Source material =
# A work-queue GPU with a branch-free, predicated instruction set

This is synthesizable SystemVerilog for a small programmable graphics processor
in the style of the CSE467 course GPU. Its instruction set has no
branches. Every instruction carries a predicate, and a program is one straight
run of instructions that ends in `END`. Work is carried in 256-bit *work items*
that sit in queues. Running a program on an item may put new items on the
queues, and that is how the design loops: a program does one step of a loop
and puts the rest of the work back on a queue.

The graphics pipeline is split into four programmable stages: transformation,
lighting, projection and rasterisation. Each stage has a work queue (0 to 3)
and a program in its own slice of the code memory. The host CPU feeds
triangles into queue 0. The rasterisation stage writes its results into the
*z-buffer queue*, which hands them to fixed-function z-buffer logic. That
logic is not part of this RTL.

```
 host ──cpu_if──► queue 0 ─┐                          ┌──► z-buffer queue ──► zq_* (z-buffer logic)
                  queue 1 ─┤   priority_scheduler     │
                  queue 2 ─┼──► pops one item ──► gpu_core ──STOREQ 0..3──► back into queues 0..3
                  queue 3 ─┘   when the core is idle  │
                  (work_queues: one memory)           ├── code_mem  (4 programs)
                                                      └── gp_mem    (data, shared with the host)
```

## The scheduling rules

The design is correct only if no queue ever fills. It also aims to keep the
z-buffer queue supplied. `priority_scheduler` decides which queue the
processor serves next. It looks only at queue occupancies and decides again
every time the processor is idle:

1. If the z-buffer queue holds `ZQDEPTH - RESERVE` items or more, the processor
   stays idle. This keeps `RESERVE` entries free for the items that a
   rasterisation run already in flight may still write.
2. Otherwise it takes queue 3 if the z-buffer queue is less than half full and
   queue 3 has work.
3. Otherwise it takes queue 2 if queue 3 is less than half full and queue 2 has work.
4. Otherwise it takes queue 1 if queue 2 is less than half full and queue 1 has work.
5. Otherwise it takes queue 0 if queue 1 is less than half full and queue 0 has work.
6. Otherwise it idles.

So a stage runs only while the queue it feeds is less than half full, and the
later stages go first. Work drains towards the z-buffer, and a stalled z-buffer
consumer backs the whole pipeline up in order: first queue 3, then queues 2 and
1, then queue 0. Once queue 0 is nearly full, the host is made to wait. The
rules keep a queue from filling only if no single run writes more items than
the room the rules leave. A stage whose queue is under half full has at least
`DEPTH/2` free entries. The z-buffer queue has `RESERVE` free entries. Writing
programs that stay within these margins, loop unrolling included, is up to
the programmer. If a push does meet a full queue, the item is dropped and the
sticky `overflow_err` output is raised, so the mistake is visible instead of
silent.

The host goes through `cpu_if`. It has a one-item buffer and a valid/ready
handshake. The host waits while queue 0 holds `QDEPTH - RESERVE` items or
more, so the last entries stay free for the processor's own writes to queue 0.
It also waits in any cycle in which the processor is writing a queue: there is
a single queue write port, and the processor always gets it first.

## Programs and the instruction set

Each instruction is one 32-bit word:

| bits | 31:30 | 29 | 28:24 | 23:20 | 19:16 | 15:12 | 11:0 |
|------|-------|----|-------|-------|-------|-------|------|
| register form (29 = 0) | predicate | 0 | opcode | REG1 (src1) | REG2 (src2) | REG3 (dest) | 0 |
| constant form (29 = 1) | predicate | 1 | opcode | REG1 (src1) | REG2 (dest) | constant[15:12] | constant[11:0] |

An instruction executes only if the predicate it names is true. Predicate p0
is always true, so predicate field 0 means "always".

| opcode | mnemonic | effect (`b` = REG2 in register form, the constant in constant form) |
|---|---|---|
| 0 | LDGPMEM | dest ← Mem[REG1] (Mem[constant] in constant form) |
| 1 | STGPMEM | Mem[b] ← REG1 |
| 2 | MUL | dest ← low 32 bits of REG1 × b |
| 3 | ADD | dest ← REG1 + b |
| 4 | SUB | dest ← REG1 − b |
| 5 | SRL | dest ← REG1 >> b[4:0] (logical) |
| 6 | SLL | dest ← REG1 << b[4:0] |
| 7 | AND | dest ← REG1 & b (ANDI with 0xffff keeps the low half) |
| 8 | NOT | dest ← ~REG1 |
| 9 | XOR | dest ← REG1 ^ b |
| 10 | OR | dest ← REG1 \| b |
| 11 | NAND | dest ← ~(REG1 & b) |
| 12 | LI | dest ← b (a move in register form) |
| 13 | SETLT | predicate dest[1:0] ← (REG1 < b), signed; writes to p0 are ignored |
| 14 | STOREQ / STOREQI | queue[REG1] (queue[constant] for STOREQI) ← {r7, …, r1, r0} |
| 15 | END | the item is finished |

The constant is sign-extended for ADD, SUB, MUL, LI and SETLT. For the logic
and shift operations, addresses and queue numbers it is zero-extended. Opcode
values 16 to 31 execute as no-operations. STOREQ queue numbers 0 to 3 name
the work queues and 4 names the z-buffer queue. A larger number drops the
write and sets the sticky `bad_queue_err` output.

The packed item `{r7, …, r0}` puts r0 in bits 31:0. Where the item is a
triangle, r0 and r1 hold the first point, a vertex being four 16-bit
fixed-point values (x, y, z, a). Together the three points take 192 bits, and
64 bits are left over for texture or lighting data.

### Registers and the status register

`gpu_regfile` holds r0–r14 (32 bits each), predicates p1–p3 and an
instruction counter. Reading r15 returns the machine status register:

```
[31:16] instruction_count   instructions issued for this item (including ones whose predicate was false)
[15:8]  processor_number    the PROC_NUM parameter
[7:6]   0
[5:4]   queue_source        the queue this item came from
[3:0]   predicates          {p3, p2, p1, p0=1}
```

Writes to r15 are ignored. When an item starts, r0–r7 are loaded with the
item, r8–r14 and the counter are cleared, and every predicate is set true.

## Processor timing

`gpu_core` runs one item at a time and runs it to completion. Time is counted
from the clock in which the scheduler picks a queue:

| clock | what happens |
|---|---|
| 0 | the scheduler picks a queue; the queue memory pops the item and the core leaves idle |
| 1 | the item arrives; the register file is loaded and instruction 0 is fetched |
| 2 … | one instruction per clock; the next fetch is issued in the same clock |

The code memory has a one-clock read. Its output is always the instruction at
the current program counter, and the address for the next clock goes out at
the same time. `LDGPMEM` takes two clocks: in the first it sends its address
to the data memory and fetches itself again. In the second the data comes
back and is written, while the load's fields are still on the code memory
output. All other instructions take one clock. That includes `STGPMEM` and
`STOREQ`, which writes the whole 256-bit item at once. An instruction whose
predicate is false still takes its clock. The processing time of an item is
therefore 2 + (instructions issued) + (loads executed) clocks, and the core is
idle in the clock after `END`. The program counter wraps at the end of the
program's code memory, so every program must end in `END`.

## Memories and sizes

| parameter (gpu_top) | default | meaning |
|---|---|---|
| `QDEPTH` | 128 | items per work queue (the original description suggests 128 or more) |
| `ZQDEPTH` | 128 | items in the z-buffer queue |
| `RESERVE` | 8 | z-buffer queue entries kept free by rule 1; also the entries of queue 0 the host leaves to the processor |
| `PROG_DEPTH` | 256 | instruction words per program |
| `GP_WORDS` | 4096 | 32-bit words of data memory |

- **`work_queues`.** The four work queues share one memory of `4 × QDEPTH`
  256-bit words, each queue a circular buffer with its own pointers. It
  accepts one push and one pop per clock, and pops have a one-clock read.
- **`zbuf_queue`.** A first-in, first-out buffer. Its output is always the
  oldest item, taken with `zq_valid`/`zq_ready`.
- **`code_mem`.** All four programs in one memory. The host loads words through
  `code_*`, with the address given as (program, word).
- **`gp_mem`.** Word-addressed and dual-ported. The processor has one port and
  the host the other (`gp_*`), for loading tables and reading results. Reads
  return the old word. If both ports write one word in the same clock, the
  processor wins. Addresses wrap at the memory size.

## How this relates to the original GPU description

These parts follow the original description directly: the instruction list,
the predicate and register model, the status register layout, how registers
are set up at the start of an item, the 256-bit items, the four queues plus a
z-buffer queue, the storage (one memory for the queues, one for the code and
one general-purpose memory), and the scheduling rules.

The following are choices of this design, because the description leaves
them open:

- Opcode numbers, and which field is the destination in each form.
- Sign- and zero-extension of the constant.
- Signed SETLT, and the low 32 bits kept from MUL.
- Queue number 4 for the z-buffer queue.
- `RESERVE`, the queue depths and the memory sizes.
- Dropping items on a full queue, with an error flag.
- The host handshake, and the processor's priority on the queue write port.
- The timing above, with whole items moved in one clock.

The description has SUB subtract "src3" while listing only two sources. Here
SUB subtracts the second source. Its shift instructions list a constant
operand but shift by a register, so here both forms are supported. One rule
of the scheduling description compares queue 1 with half the size of
queue 0. All work queues have the same depth, so that reading and the natural
one agree.

The design has a single processor. The instruction set describes one thread
of execution, and `processor_number` in the status register is a parameter.
There are no SIMD lanes or warps, because no lane organisation is specified.
The fixed-function z-buffer and framebuffer, and the host CPU, are outside
this design. Their signals are the top-level `zq_*`, `host_*`, `code_*` and
`gp_*` ports.

## Simulating

Every module has a self-checking testbench in `tb/`. Each one prints
`TB_RESULT checks=N failures=M` and ends with `$finish`. The package
`tb/tb_gpu_ref.sv` contains instruction encoders (`enc_r`, `enc_i`) and an
instruction-level reference model of the processor. The model is written
separately from the RTL, and the core and top-level testbenches compare the
hardware against it.

- `tb_gpu_core` runs random predicated programs. These include loads,
  stores, STOREQ to valid and invalid queues, and conditional ENDs. It checks
  every queue write, the data memory, the status register and the exact
  clock count of each item.
- `tb_gpu_top` runs the whole GPU at its default sizes. It loads four small
  stage programs: the transformation-style unpack and scale, a lighting stage
  with a load–add–store counter, a projection stage driven by predicates, and
  a rasterisation stage that loops by re-queueing itself. It then streams 200
  triangles while the z-buffer consumer first refuses everything and then
  takes items at random. It compares the z-buffer output with the reference
  model as a multiset. It also checks that each mechanism occurs: every
  queue is scheduled, the z-buffer hold, the half-full blocking, host waits
  for queue room and for the write port, predicated-off instructions, load
  waits and re-queue loops. A second phase forces an overflow and an invalid
  queue number and checks the error flags.

- `tb_transform_workload` runs the complete transformation stage at the
  default sizes. Each triangle has three points of four 16-bit values. For
  every point, the program unpacks the four values (mask and shift), forms the
  product with a 4×4 matrix of 8.8 fixed-point coefficients held in data
  memory, shifts each sum right by 8 and repacks the point. The program is 212
  instructions with 48 loads, so it fits in one 256-word program memory. Each
  triangle takes 262 clocks, from the scheduler's pick to `END`. The testbench
  checks 100 triangles against a matrix product computed in the testbench, and
  checks the clock count of every run.

With plain Verilator, from the directory that holds `rtl/` and `tb/`:

```
verilator --binary --timing --assert --top-module tb_gpu_top -y rtl -y tb \
    rtl/gpu_pkg.sv tb/tb_gpu_ref.sv tb/tb_gpu_top.sv
./obj_dir/Vtb_gpu_top
```

Replace `tb_gpu_top` with any other testbench name to run that testbench.
The top-level run takes well under a second.
To write a program for the GPU, build the words with `enc_r`/`enc_i`, or with
the field layout above. Then write them through `code_*`, with unused words
set to `END`.

## Files

| file | contents |
|---|---|
| `rtl/gpu_pkg.sv` | shared types: instruction fields, opcodes, decoded control, status register |
| `rtl/gpu_top.sv` | the whole GPU |
| `rtl/gpu_core.sv` | processor sequencing |
| `rtl/gpu_decoder.sv`, `rtl/gpu_alu.sv`, `rtl/gpu_regfile.sv` | the processor's decode, datapath and state |
| `rtl/priority_scheduler.sv` | the scheduling rules |
| `rtl/work_queues.sv`, `rtl/zbuf_queue.sv` | the work queues and the z-buffer queue |
| `rtl/code_mem.sv`, `rtl/gp_mem.sv` | code and data memories |
| `rtl/cpu_if.sv` | host entry into queue 0 |
| `tb/tb_*.sv` | one testbench per module, plus the reference package |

Exercise objective = Retype exactly, and only, the lines above from the one where "of execution, and" occurs up to and including the one where "The fixed-function z-buffer" occurs.

Your response =
of execution, and `processor_number` in the status register is a parameter.
There are no SIMD lanes or warps, because no lane organisation is specified.
The fixed-function z-buffer and framebuffer, and the host CPU, are outside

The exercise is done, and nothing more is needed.